19. Claim No. 4 was on account of an increase in the liability of the contractor for the payment of the works contract tax resulting from a change in legislation. Counsel appearing on behalf of the first respondent has submitted before the Court that the finding of the arbitrator while awarding this claim has not been challenged in the Arbitration Petition. That apart, the only submission which was urged on behalf of the petitioner was that there was no provision in the contract for reimbursing the subsequent increase in the works contract tax. Both Counsel have placed before the Court their respective submissions in regard to Clause 1.24 of the Special Conditions of Contract. What Clause 1.24 postulated was that the tender received shall be inclusive of all taxes and levies payable under the respective statutes including sales tax imposed by the State Govt. pursuant to the 46th Amendment to the Constitution. No separate amount was to be indicated by the tenderer while submitting his tender. Clause 1.24 did not deal with the question as to what would be the consequence if a subsequent change in legislation increased the liability of the contractor on account of the tax on works contracts. The Arbitrator has noted that the relevant provisions of the Sales Tax Act were substantially amended on 1st May, 1998 which resulted in an enhancement of the tax liability of the contractor. The Arbitrator has taken the view that though the contract was silent in regard to a contingency of the enhancement of liability occasioned due to an amendment of the legislation, the contractor obviously had to be reimbursed for such enhancement of liability. The findings of the Arbitrator in para 87 of the award are not contrary to public policy. The construction of the contract by the learned Arbitrator must therefore prevail.

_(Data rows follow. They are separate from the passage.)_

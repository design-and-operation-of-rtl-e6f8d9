// term_port: the terminal port of the processor board, an asynchronous
// serial line with four Q-bus registers.
//
//   177560 RCSR  bit 7 receiver done (read only), bit 6 receive interrupt
//                enable; every other bit reads as 1
//   177562 RBUF  received character in bits 7:0 (reading clears done)
//   177564 XCSR  bit 7 transmit buffer empty (1 = empty, 0 = full, read
//                only); every other bit reads as 1
//   177566 XBUF  character to send in bits 7:0
//
// Characters are 8 data bits, no parity, with one start and two stop bits,
// least significant bit first; both stop bits are checked, and a missing
// stop bit (a framing error, such as a BREAK) asserts the processor's HALT
// line (`halt`) until a correctly framed character arrives.  With done and
// the enable set the port requests the keyboard interrupt at vector 60.
// The baud rate comes from the four rate switches (`baud_sw` = switches
// 4..1, closed = 0) with the document's table: 0010 110, 0101 300,
// 0111 1200, 1010 2400, 1100 4800, 1110 9600 baud; codes the table does not
// list give 9600 (this design's choice).  All registers clear on power-up or
// RESET.
//
// The receiver samples each bit in the middle of its bit time, found by
// counting from the falling edge of the start bit; the line level drivers
// (EIA, 20 mA, TTL) are outside the logic.
module term_port
  import acc_pkg::*;
#(
  parameter int unsigned CLK_HZ = 20_000_000
) (
  input  logic      clk,
  input  logic      rst,
  input  qbus_req_t req,
  output qbus_rsp_t rsp,
  input  logic [3:0] baud_sw,
  input  logic      rxd,
  output logic      txd,
  output logic      rx_irq,
  output logic      halt
);
  function automatic int unsigned bit_clocks(input logic [3:0] sw);
    case (sw)
      4'b0010: return CLK_HZ / 110;
      4'b0101: return CLK_HZ / 300;
      4'b0111: return CLK_HZ / 1200;
      4'b1010: return CLK_HZ / 2400;
      4'b1100: return CLK_HZ / 4800;
      default: return CLK_HZ / 9600;
    endcase
  endfunction

  wire [31:0] nbit = 32'(bit_clocks(baud_sw));

  // ---------------- registers ----------------
  logic       rx_done, rx_ie, tx_empty;
  logic [7:0] rbuf, xbuf;
  logic       tx_start;
  logic       done;

  wire   cyc    = req.sync && (req.din || req.dout) && !done;
  wire   a_rcsr = (req.addr[15:0] == A_RCSR);
  wire   a_rbuf = (req.addr[15:0] == A_RBUF);
  wire   a_xcsr = (req.addr[15:0] == A_XCSR);
  wire   a_xbuf = (req.addr[15:0] == A_XBUF);
  wire   sel    = cyc && (a_rcsr || a_rbuf || a_xcsr || a_xbuf);

  // ---------------- receiver ----------------
  typedef enum logic [1:0] { R_IDLE, R_START, R_DATA, R_STOP } rx_state_e;
  rx_state_e   rs;
  logic [31:0] rcnt;
  logic [3:0]  rbit;
  logic [7:0]  rsh;
  logic        rxs1, rxs2;   // input synchroniser
  logic        rx_new;       // character complete, well framed
  logic [7:0]  rx_char;

  always_ff @(posedge clk) begin
    if (rst) begin
      rs <= R_IDLE; rcnt <= '0; rbit <= '0; rsh <= '0;
      rxs1 <= 1'b1; rxs2 <= 1'b1; rx_new <= 1'b0; rx_char <= '0; halt <= 1'b0;
    end else begin
      rxs1   <= rxd;
      rxs2   <= rxs1;
      rx_new <= 1'b0;
      case (rs)
        R_IDLE: if (!rxs2) begin rs <= R_START; rcnt <= '0; end
        R_START: begin
          if (rcnt >= (nbit >> 1)) begin
            rcnt <= '0;
            if (!rxs2) begin rs <= R_DATA; rbit <= '0; end
            else rs <= R_IDLE;          // glitch, not a start bit
          end else rcnt <= rcnt + 1;
        end
        R_DATA: begin
          if (rcnt >= nbit - 1) begin
            rcnt <= '0;
            rsh  <= {rxs2, rsh[7:1]};
            if (rbit == 4'd7) begin rs <= R_STOP; rbit <= '0; end
            else rbit <= rbit + 4'd1;
          end else rcnt <= rcnt + 1;
        end
        R_STOP: begin
          if (rcnt >= nbit - 1) begin
            rcnt <= '0;
            if (!rxs2) begin               // framing error
              halt <= 1'b1;
              rs   <= R_IDLE;
            end else if (rbit == 4'd1) begin
              halt    <= 1'b0;
              rx_new  <= 1'b1;
              rx_char <= rsh;
              rs      <= R_IDLE;
            end else rbit <= rbit + 4'd1;
          end else rcnt <= rcnt + 1;
        end
        default: rs <= R_IDLE;
      endcase
    end
  end

  // ---------------- transmitter ----------------
  logic [10:0] tsh;      // start, 8 data, 2 stop
  logic [3:0]  tleft;
  logic [31:0] tcnt;
  logic        tbusy;

  always_ff @(posedge clk) begin
    if (rst) begin
      tsh <= '1; tleft <= '0; tcnt <= '0; tbusy <= 1'b0; txd <= 1'b1;
    end else if (!tbusy) begin
      txd <= 1'b1;
      if (tx_start) begin
        tsh   <= {2'b11, xbuf, 1'b0};
        tleft <= 4'd11;
        tcnt  <= '0;
        tbusy <= 1'b1;
      end
    end else begin
      txd <= tsh[0];
      if (tcnt >= nbit - 1) begin
        tcnt  <= '0;
        tsh   <= {1'b1, tsh[10:1]};
        tleft <= tleft - 4'd1;
        if (tleft == 4'd1) tbusy <= 1'b0;
      end else tcnt <= tcnt + 1;
    end
  end

  // ---------------- bus side ----------------
  always_ff @(posedge clk) begin
    if (rst) begin
      rx_done <= 1'b0; rx_ie <= 1'b0; tx_empty <= 1'b1; rbuf <= '0; xbuf <= '0;
      tx_start <= 1'b0; done <= 1'b0; rsp <= QBUS_RSP_IDLE;
    end else begin
      rsp      <= QBUS_RSP_IDLE;
      tx_start <= 1'b0;
      if (rx_new) begin rx_done <= 1'b1; rbuf <= rx_char; end
      // the buffer reads empty again once the character has been sent
      if (tx_start) tx_empty <= 1'b0;
      else if (!tx_empty && !tbusy && !tx_start) tx_empty <= 1'b1;
      if (!req.sync) done <= 1'b0;
      else if (sel) begin
        done     <= 1'b1;
        rsp.rply <= 1'b1;
        if (req.din) begin
          unique case (1'b1)
            a_rcsr: rsp.rdata <= {8'hFF, rx_done, rx_ie, 6'h3F};
            a_rbuf: begin rsp.rdata <= {8'h00, rbuf}; if (!rx_new) rx_done <= 1'b0; end
            a_xcsr: rsp.rdata <= {8'hFF, tx_empty, 7'h7F};
            default: rsp.rdata <= 16'h0;
          endcase
        end
        if (req.dout) begin
          if (a_rcsr) rx_ie <= req.wdata[6];
          if (a_xbuf && tx_empty) begin xbuf <= req.wdata[7:0]; tx_start <= 1'b1; end
        end
      end
    end
  end

  assign rx_irq = rx_done && rx_ie;
endmodule
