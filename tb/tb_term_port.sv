// Testbench for term_port with CLK_HZ scaled so that 9600 baud is 100
// clocks a bit: a character written to XBUF is sent as start, 8 data bits
// LSB first, two stop bits; looped back to the receiver it sets DONE and
// reads from RBUF; the receive interrupt follows IE; the bit time follows
// the baud switches (2400 baud = 400 clocks); a framing error (a break)
// raises HALT until a good character arrives.
module tb_term_port;
  import acc_pkg::*;
  logic clk = 0, rst = 1;
  qbus_req_t req = '0;
  qbus_rsp_t rsp;
  logic [3:0] baud_sw = 4'b1110;
  logic rxd, txd, rx_irq, halt, loop = 1, rx_drv = 1;
  always #25 clk = ~clk;
  `include "tb_util.svh"
  `include "tb_qbus.svh"

  assign rxd = loop ? txd : rx_drv;
  term_port #(.CLK_HZ(960_000)) dut (.clk, .rst, .req, .rsp, .baud_sw, .rxd, .txd, .rx_irq, .halt);

  initial begin
    repeat (400000) @(posedge clk);
    failures++; finish_tb();
  end

  // measure the width of the start bit and decode the frame from txd
  task automatic watch_frame(output int width, output logic [7:0] ch, output bit stop_ok);
    int n = 0;
    while (txd) @(posedge clk);
    while (!txd && n < 10000) begin @(posedge clk); n++; end
    width = n;
    repeat (n / 2) @(posedge clk);
    for (int b = 0; b < 8; b++) begin ch[b] = txd; repeat (n) @(posedge clk); end
    stop_ok = txd;
    repeat (n) @(posedge clk);
    stop_ok &= txd;
  endtask

  task automatic send_char(input logic [7:0] ch, input int nb, input bit bad_stop);
    logic [10:0] fr = {2'b11, ch, 1'b0};
    if (bad_stop) fr[9] = 1'b0;
    for (int b = 0; b < 11; b++) begin rx_drv = fr[b]; repeat (nb) @(posedge clk); end
    rx_drv = 1;
  endtask

  logic [15:0] rd;
  int w;
  logic [7:0] ch;
  bit sok;
  initial begin
    repeat (3) @(negedge clk); rst = 0;
    qb_read(18'o177564, rd); check(rd[7], "XCSR ready after reset");
    qb_read(18'o177560, rd); check(!rd[7], "RCSR not done after reset");
    qb_write(18'o177560, 16'o100);                 // IE
    fork
      qb_write(18'o177566, 16'h00A5);
      watch_frame(w, ch, sok);
    join
    check(w == 100, $sformatf("9600 baud bit = %0d clocks", w));
    check(ch == 8'hA5 && sok, "frame on the line");
    repeat (200) @(posedge clk);
    qb_read(18'o177560, rd); check(rd[7] && rd[6], "DONE and IE");
    check(rx_irq, "receive interrupt");
    qb_read(18'o177562, rd); check(rd[7:0] == 8'hA5, "RBUF");
    qb_read(18'o177560, rd); check(!rd[7] && !rx_irq, "reading RBUF clears DONE");
    qb_read(18'o177564, rd); check(rd[7], "transmitter ready again");
    baud_sw = 4'b1010;
    fork
      qb_write(18'o177566, 16'h003D);
      watch_frame(w, ch, sok);
    join
    check(w == 400, $sformatf("2400 baud bit = %0d clocks", w));
    check(ch == 8'h3D, "second frame");
    repeat (500) @(posedge clk);
    // framing error
    loop = 0;
    baud_sw = 4'b1110;
    send_char(8'h55, 100, 1'b1);
    repeat (300) @(posedge clk);
    check(halt, "framing error halts");
    send_char(8'h41, 100, 1'b0);
    repeat (300) @(posedge clk);
    check(!halt, "good character ends the halt");
    qb_read(18'o177562, rd); check(rd[7:0] == 8'h41, "received character");
    finish_tb();
  end
endmodule
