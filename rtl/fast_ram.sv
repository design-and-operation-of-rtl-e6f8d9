// fast_ram: the 50-ns 1K-word fast RAM board for front-end data buffering,
// with its base address set by a DIP switch.
//
// Switches 1 and 2 select the address page (bits 17:16), switch 3 low or
// high memory in the page (bit 15) and switches 4 and 5 the 1K boundary
// (bits 12:11); bits 14:13 must be zero.  This reproduces the document's
// switch table (closed = logic 0).  The reply comes LATENCY = 4 clocks
// (200 ns) after the request, so that a whole bus cycle lasts about the
// 225 ns of bus synchronisation the document measured with this board.
//
// Interface: the extended Q-bus request in, a one-clock reply out.
module fast_ram
  import acc_pkg::*;
#(
  parameter logic [1:5] SW      = 5'b00001,   // 004000 on page 0
  parameter int         LATENCY = 4
) (
  input  logic      clk,
  input  logic      rst,
  input  qbus_req_t req,
  output qbus_rsp_t rsp
);
  wire sel = (req.addr[17:15] == SW[1:3]) && (req.addr[14:13] == 2'b00) &&
             (req.addr[12:11] == SW[4:5]);

  qbus_mem #(.WORDS(1024), .LATENCY(LATENCY), .READ_ONLY(1'b0)) u_mem (
    .clk, .rst, .req, .sel, .rsp
  );
endmodule
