// Testbench for fast_ram: boards at 004000 (page 0, low) and 314000
// (page 1, high, last 1K) from the document's switch table; data round trip,
// the 4-clock (200-ns) reply and the address decoding.
module tb_fast_ram;
  import acc_pkg::*;
  logic clk = 0, rst = 1;
  qbus_req_t req = '0;
  qbus_rsp_t rsp, rsp_a, rsp_b;
  always #25 clk = ~clk;
  `include "tb_util.svh"
  `include "tb_qbus.svh"

  fast_ram #(.SW(5'b00001)) dut_a (.clk, .rst, .req, .rsp(rsp_a));
  fast_ram #(.SW(5'b01111)) dut_b (.clk, .rst, .req, .rsp(rsp_b));
  assign rsp = rsp_a | rsp_b;

  initial begin
    repeat (50000) @(posedge clk);
    failures++; finish_tb();
  end

  logic [15:0] rd;
  bit ok; int lat;
  initial begin
    repeat (3) @(posedge clk); rst = 0;
    qb_write(18'o004000, 16'h1357);
    qb_write(18'o007776, 16'h2468);
    qb_write(18'o314000, 16'h9abc);
    qb_cycle(1'b0, 18'o004000, 16'h0, rd, ok, lat);
    check(ok && rd == 16'h1357, "page 0 first word");
    check(lat == 4, $sformatf("reply after %0d clocks, 200 ns expected", lat));
    qb_read(18'o007776, rd); check(rd == 16'h2468, "page 0 last word");
    qb_read(18'o314000, rd); check(rd == 16'h9abc, "page 1 high");
    qb_cycle(1'b0, 18'o010000, 16'h0, rd, ok, lat, 30); check(!ok, "010000 outside");
    qb_cycle(1'b0, 18'o024000, 16'h0, rd, ok, lat, 30); check(!ok, "bit 13 set is outside");
    qb_cycle(1'b0, 18'o104000, 16'h0, rd, ok, lat, 30); check(!ok, "high half of page 0 outside");
    finish_tb();
  end
endmodule
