// lsi_prom: the 1K-word boot PROM on the processor board, at byte addresses
// 170000-173776 (octal) of address page 0 only.
//
// The bootstrap program starts at 173000, where the processor goes after a
// RESET; the rest is free for the system designer.  The contents are the
// user's program and are loaded from INIT_FILE (hex, one word per line,
// word 0 = address 170000).  Writes are answered but change nothing.  The
// reply latency is this design's choice.
//
// Interface: the extended Q-bus request in, a one-clock reply out.
module lsi_prom
  import acc_pkg::*;
#(
  parameter string INIT_FILE = "",
  parameter int    LATENCY   = 6
) (
  input  logic      clk,
  input  logic      rst,
  input  qbus_req_t req,
  output qbus_rsp_t rsp
);
  // page 0, byte addresses 170000-173776: bits 15:11 = 11110
  wire sel = (req.addr[17:16] == 2'b00) && (req.addr[15:11] == 5'b11110);

  qbus_mem #(.WORDS(1024), .LATENCY(LATENCY), .READ_ONLY(1'b1), .INIT_FILE(INIT_FILE)) u_mem (
    .clk, .rst, .req, .sel, .rsp
  );
endmodule
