// Testbench for lsi_prom: reads the words loaded from a hex file at
// 170000-170006, checks that writes do not change them, that the boot
// location 173000 is inside the PROM, and that page 1 is not answered.
module tb_lsi_prom;
  import acc_pkg::*;
  logic clk = 0, rst = 1;
  qbus_req_t req = '0;
  qbus_rsp_t rsp;
  always #25 clk = ~clk;
  `include "tb_util.svh"
  `include "tb_qbus.svh"

  lsi_prom #(.INIT_FILE("tb/lsi_prom_init.hex")) dut (.clk, .rst, .req, .rsp);

  initial begin
    repeat (20000) @(posedge clk);
    failures++; finish_tb();
  end

  logic [15:0] rd;
  bit ok; int lat;
  initial begin
    repeat (3) @(posedge clk); rst = 0;
    qb_read(18'o170000, rd); check(rd == 16'h1111, "word 0");
    qb_read(18'o170002, rd); check(rd == 16'h2222, "word 1");
    qb_read(18'o170006, rd); check(rd == 16'h4444, "word 3");
    qb_write(18'o170002, 16'h5555);
    qb_read(18'o170002, rd); check(rd == 16'h2222, "read only");
    qb_cycle(1'b0, 18'o173000, 16'h0, rd, ok, lat, 30);
    check(ok && rd == 16'h0, "boot address inside PROM");
    qb_cycle(1'b0, 18'o174000, 16'h0, rd, ok, lat, 30);
    check(!ok, "174000 not answered");
    qb_cycle(1'b0, 18'o370000, 16'h0, rd, ok, lat, 30);
    check(!ok, "page 1 not answered");
    finish_tb();
  end
endmodule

20. Insofar as claim Nos. 5 and 6 are concerned, these are respectively for the payment of balance escalation due on account of material and fuel and for additional overhead and supervision charges and head quarter expenses for the prolonged period of the contract. No separate submissions have been urged in so far as these two claims are concerned. The Counsel for the petitioner urged that over and above the preliminary objection which has been duly considered he does not seek to raise any further submission.
21. The Arbitrator has awarded interest @ 9% p.a. payable with effect from 1st April 2000 until the date of the award and directed that if payment was not made by 15th July, 2002 the amount awarded to the contractor shall carry simple interest @ 10% p.a. from 16th July, 2002 till payment. Having regard to the fact that the Union of India had preferred an Arbitration petition, it would be appropriate to direct that future interest shall be payable for the period after 15th July, 2002 at the same rate of 9%. In the circumstances, there is no merit in the Arbitration Petition which is accordingly dismissed.